= Francis Thynne =

British antiquary and officer of arms (c.1544–1608)

Francis Thynne (c. 1544 - 1608) was an English antiquary and an officer of arms at the College of Arms.

==Family background and early life==
Francis Thynne was born in Kent, the son of William Thynne, who was Master of the Household of King Henry VIII. He attended Tonbridge School.

==Career==
Francis Thynne was an antiquary before being admitted to the College of Arms after several fruitless applications. He was finally appointed Blanche Lyon Pursuivant of Arms Extraordinary in 1602, the first instance of this office being "extraordinary". Immediately after this appointment, he was promoted to Lancaster Herald of Arms in Ordinary.

He had an eventful life, having been imprisoned for more than two years as a debtor and crippled with gout for much of his life. He was known to have assisted William Camden in his heraldic work and was recommended by Sir William Dethick for eventual promotion to the office of Norroy King of Arms. This promotion never occurred, and Thynne died circa November 1608. His arms were those of Botfield (his family's original name) and were blazoned Barry of ten Or and Sable.

Thynne's main importance is as an antiquary who formed part of the Elizabethan Society of Antiquaries, which was active between 1586 and about 1607. They aimed to "construct a detailed and credible account of the origins and development of the English people". This club of lawyers, heralds and antiquarians largely consulted records in Latin but Thynne was remarkable for his ability to read Old English (Anglo-Saxon) sources.

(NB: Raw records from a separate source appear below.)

// tb_lfsr_prng: checks the 102-stage LFSR against a bit-serial model of the
// recurrence s(n) = s(n-35) ^ s(n-36) ^ s(n-101) ^ s(n-102) (polynomial
// 1 + x^35 + x^36 + x^101 + x^102), including hold when en is low.
module tb_lfsr_prng;
  localparam int STEP = 7;
  localparam logic [101:0] SEED = 102'h1_2345_6789_ABCD_EF01_2345_6789;
  logic clk = 0, rst_n = 0, en = 0;
  logic [STEP-1:0] bits;
  always #5 clk = ~clk;
  lfsr_prng #(.STEP(STEP), .SEED(SEED)) dut (.*);

  int checks = 0, failures = 0;
  bit hist [$];   // oldest first: hist[0] is the bit 102 shifts ago

  initial begin
    for (int i = 101; i >= 0; i--) hist.push_back(SEED[i]);
    repeat (2) @(posedge clk);
    rst_n = 1;
    @(negedge clk);
    for (int n = 0; n < 300; n++) begin
      en = (n % 5 != 3);
      #1;
      for (int b = 0; b < STEP; b++) begin
        bit nb;
        int L;
        L = hist.size();
        nb = hist[L-35] ^ hist[L-36] ^ hist[L-101] ^ hist[L-102];
        checks++;
        if (bits[b] !== nb) begin
          failures++;
          if (failures < 5) $display("word %0d bit %0d: %b expected %b", n, b, bits[b], nb);
        end
        if (en) hist.push_back(nb);
        else break;
      end
      @(negedge clk);
    end
    $display("TB_RESULT checks=%0d failures=%0d", checks, failures);
    $finish;
  end
  initial begin
    #100000; failures++;
    $display("TB_RESULT checks=%0d failures=%0d", checks, failures); $finish;
  end
endmodule
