// rx_buffer: receiver of the turbo Hadamard system: collects the channel
// LLRs into rows and keeps them in two ping-pong buffer sets.
//
// Words of W_T N_CH-bit LLRs arrive in the transmitter's order; ROW/W_T words
// make one row (R information LLRs, then M parity slices of 2^R - R LLRs).
// Row n of a set belongs to code word n / K, block n mod K. Each set is split
// into M banks, one per code word, so that all M sub-decoders can read at
// the same time; in a bank the information LLRs are kept in R window RAMs
// (one per bit column, addressed separately so a sub-decoder can read its
// interleaved block in one cycle) and the parity LLRs of all M components in
// one RAM row. While the decoder works on one set the other is filled; when
// a set is complete, dec_start pulses (once the decoder is idle) and the
// decoder reads that set until dec_busy falls. overflow is raised if a row
// arrives for a set that the decoder has not yet released. The storage
// arrangement follows the reference design; the bank split, the handshake
// and the overflow flag are this design's choices.
//
// Interface: in_valid/in_llr[W_T]; decoder side dec_start, dec_busy and the
// read ports info_addr/info_data, par_addr/par_data; overflow; sets_done
// counts completed sets.
// Timing: writes at the clock edge, asynchronous reads.
module rx_buffer #(
  parameter int unsigned R    = 7,
  parameter int unsigned K    = 585,
  parameter int unsigned M    = 5,
  parameter int unsigned W_T  = 18,
  parameter int unsigned N_CH = 6,
  localparam int unsigned KW  = (K > 1) ? $clog2(K) : 1,
  localparam int unsigned NP  = (1 << R) - R,
  localparam int unsigned ROW = R + M * NP
) (
  input  logic                   clk,
  input  logic                   rst_n,
  input  logic                   in_valid,
  input  logic signed [N_CH-1:0] in_llr [W_T],
  output logic                   dec_start,
  input  logic                   dec_busy,
  input  logic [KW-1:0]          info_addr [M][R],
  output logic signed [N_CH-1:0] info_data [M][R],
  input  logic [KW-1:0]          par_addr,
  output logic signed [N_CH-1:0] par_data  [M][M][NP],
  output logic                   overflow,
  output logic [15:0]            sets_done
);
  localparam int unsigned NW = ROW / W_T;
  localparam int unsigned CW = (NW > 1) ? $clog2(NW) : 1;
  localparam int unsigned BW = (M > 1) ? $clog2(M) : 1;

  logic signed [N_CH-1:0] info_ram [2][M][R][K];
  logic signed [N_CH-1:0] par_ram  [2][M][K][M][NP];

  logic signed [N_CH-1:0] row [ROW];
  logic [CW-1:0] wcnt;
  logic [KW-1:0] blk;
  logic [BW-1:0] bank;
  logic          wset, dset;
  logic [1:0]    full;
  logic          pending, dec_active;
  logic          row_done;

  assign row_done = in_valid && (wcnt == CW'(NW - 1));

  // assemble a row; the last word completes it in the same cycle
  always_ff @(posedge clk) begin
    if (in_valid)
      for (int i = 0; i < int'(W_T); i++) row[int'(wcnt) * W_T + i] <= in_llr[i];
  end

  always_ff @(posedge clk) begin
    if (row_done) begin
      for (int b = 0; b < int'(R); b++)
        info_ram[wset][bank][b][blk] <= (NW == 1 || b >= int'(wcnt) * W_T) ?
                                        in_llr[b - int'(wcnt) * W_T] : row[b];
      for (int m = 0; m < int'(M); m++)
        for (int i = 0; i < int'(NP); i++) begin
          int p;
          p = R + m * NP + i;
          par_ram[wset][bank][blk][m][i] <= (p >= int'(wcnt) * W_T) ?
                                            in_llr[p - int'(wcnt) * W_T] : row[p];
        end
    end
  end

  always_comb begin
    for (int c = 0; c < int'(M); c++) begin
      for (int b = 0; b < int'(R); b++) info_data[c][b] = info_ram[dset][c][b][info_addr[c][b]];
      par_data[c] = par_ram[dset][c][par_addr];
    end
  end

  always_ff @(posedge clk or negedge rst_n) begin
    if (!rst_n) begin
      wcnt <= '0; blk <= '0; bank <= '0; wset <= 1'b0; dset <= 1'b0;
      full <= '0; pending <= 1'b0; dec_active <= 1'b0; dec_start <= 1'b0;
      overflow <= 1'b0; sets_done <= '0;
    end else begin
      dec_start <= 1'b0;
      if (in_valid) begin
        if (full[wset]) overflow <= 1'b1;
        wcnt <= (wcnt == CW'(NW - 1)) ? '0 : wcnt + 1'b1;
      end
      if (row_done) begin
        if (blk == KW'(K - 1)) begin
          blk <= '0;
          if (bank == BW'(M - 1)) begin
            bank       <= '0;
            full[wset] <= 1'b1;
            wset       <= !wset;
            sets_done  <= sets_done + 1'b1;
          end else bank <= bank + 1'b1;
        end else blk <= blk + 1'b1;
      end
      // hand a full set to the idle decoder
      if (!dec_active && !pending && full[dset] && !dec_busy) begin
        dec_start <= 1'b1;
        pending   <= 1'b1;
      end
      if (pending && dec_busy) begin
        pending    <= 1'b0;
        dec_active <= 1'b1;
      end
      if (dec_active && !dec_busy) begin
        dec_active <= 1'b0;
        full[dset] <= 1'b0;
        dset       <= !dset;
      end
    end
  end
endmodule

Archbishop Matthew Parker had initiated the searches of the libraries of dissolved monasteries, primarily to find evidence for the historical singularity of the English Church, free from Rome. However, the small circle of scholars he employed largely ceased research after his death, whilst his manuscripts disappeared into university college libraries. Apart from Henry Savile's "poorly-executed" chronicles (1598), no further Anglo-Saxon texts were published until L'Isle's Saxon Treatise (1623) and Wheelock's edition of Bede's Historiae ecclesiasticae gentis Anglorum (1644). What is remarkable about Thynne is that he and only a few other antiquaries were mastering the Anglo-Saxon language. The evidence for this comes from the published volumes of the proceedings of the Society of Antiquaries, where references are made to charters and other documents written in Old English. In a 1591 discussion on the origins of English shires, Thynne, together with James Ley and Thomas Talbot, display reasonable knowledge of Old English.

Thynne was perhaps the most scholarly of the antiquaries: "His work on Anglo-Saxon and medieval chronicles was solid and factual, based on his firm belief in the accuracy of the original manuscripts." For example, only he quotes Textus Roffensis. No one in Parker's circle had known of its existence and it did not appear in print until 1644. Thynne used it in a 1604 discourse on the office of Earl Marshal, accurately transcribing the sentence from Peace (pax), "Ðus feor sceal beon þæs cinges grið fram his burhgeate, þær he is sittende, on feower healfe his, ðæt is III mila 7 III furlang 7 III æcera bræde 7 IX fota 7 IX scæftamunda 7 IX berecorna." Thynne thought he was quoting a law of Æthelstan, not unreasonably, since it immediately follows the law-codes V and VI Æthelstan in Textus Roffensis. However, Peace is really an extension of Æthelred's Wantage Code which, given its use of what are now known to be Scandinavian loan-words, such as grið ('peace',) was probably intended for use in the Danelaw. Thynne thought this was some kind of official term, and such misunderstandings were inevitable when he was having to learn the language with almost no support and certainly no publicly available grammar or gloss. He mostly relied on Ælfric's Grammar and Glossary and his Colloquy which, intended as teaching aids for Latin, might also be used in reverse; the manuscripts of legal and religious texts available in Latin and English versions, and the few printed works to provide some Old English words or parallel texts.

If Thynne saw Textus Roffensis, then he travelled to Rochester to see it. That is another unusual aspect of his activities. He travelled to see manuscripts, not only in Rochester but also in Winchester and in various gentlemen's private libraries in and around London. For example, his various references to William of Malmesbury's Gesta Regum Anglorum suggest he viewed the collection either of John Stow (who had worked on an edition of Chaucer with Thynne's father in the 1530s) or of John, Lord Lumley.

Thynne was not wealthy. He "spent his life in libraries and his study". He failed to complete several manuscripts and the papers he read to the Society of Antiquaries contain only glimpses of his thoughts and interests. His "significance lies in the manuscripts he collected, transcribed, and translated", but his most impressive achievement was to help keep the study of Old English alive after its shaky revival by Parker's circle.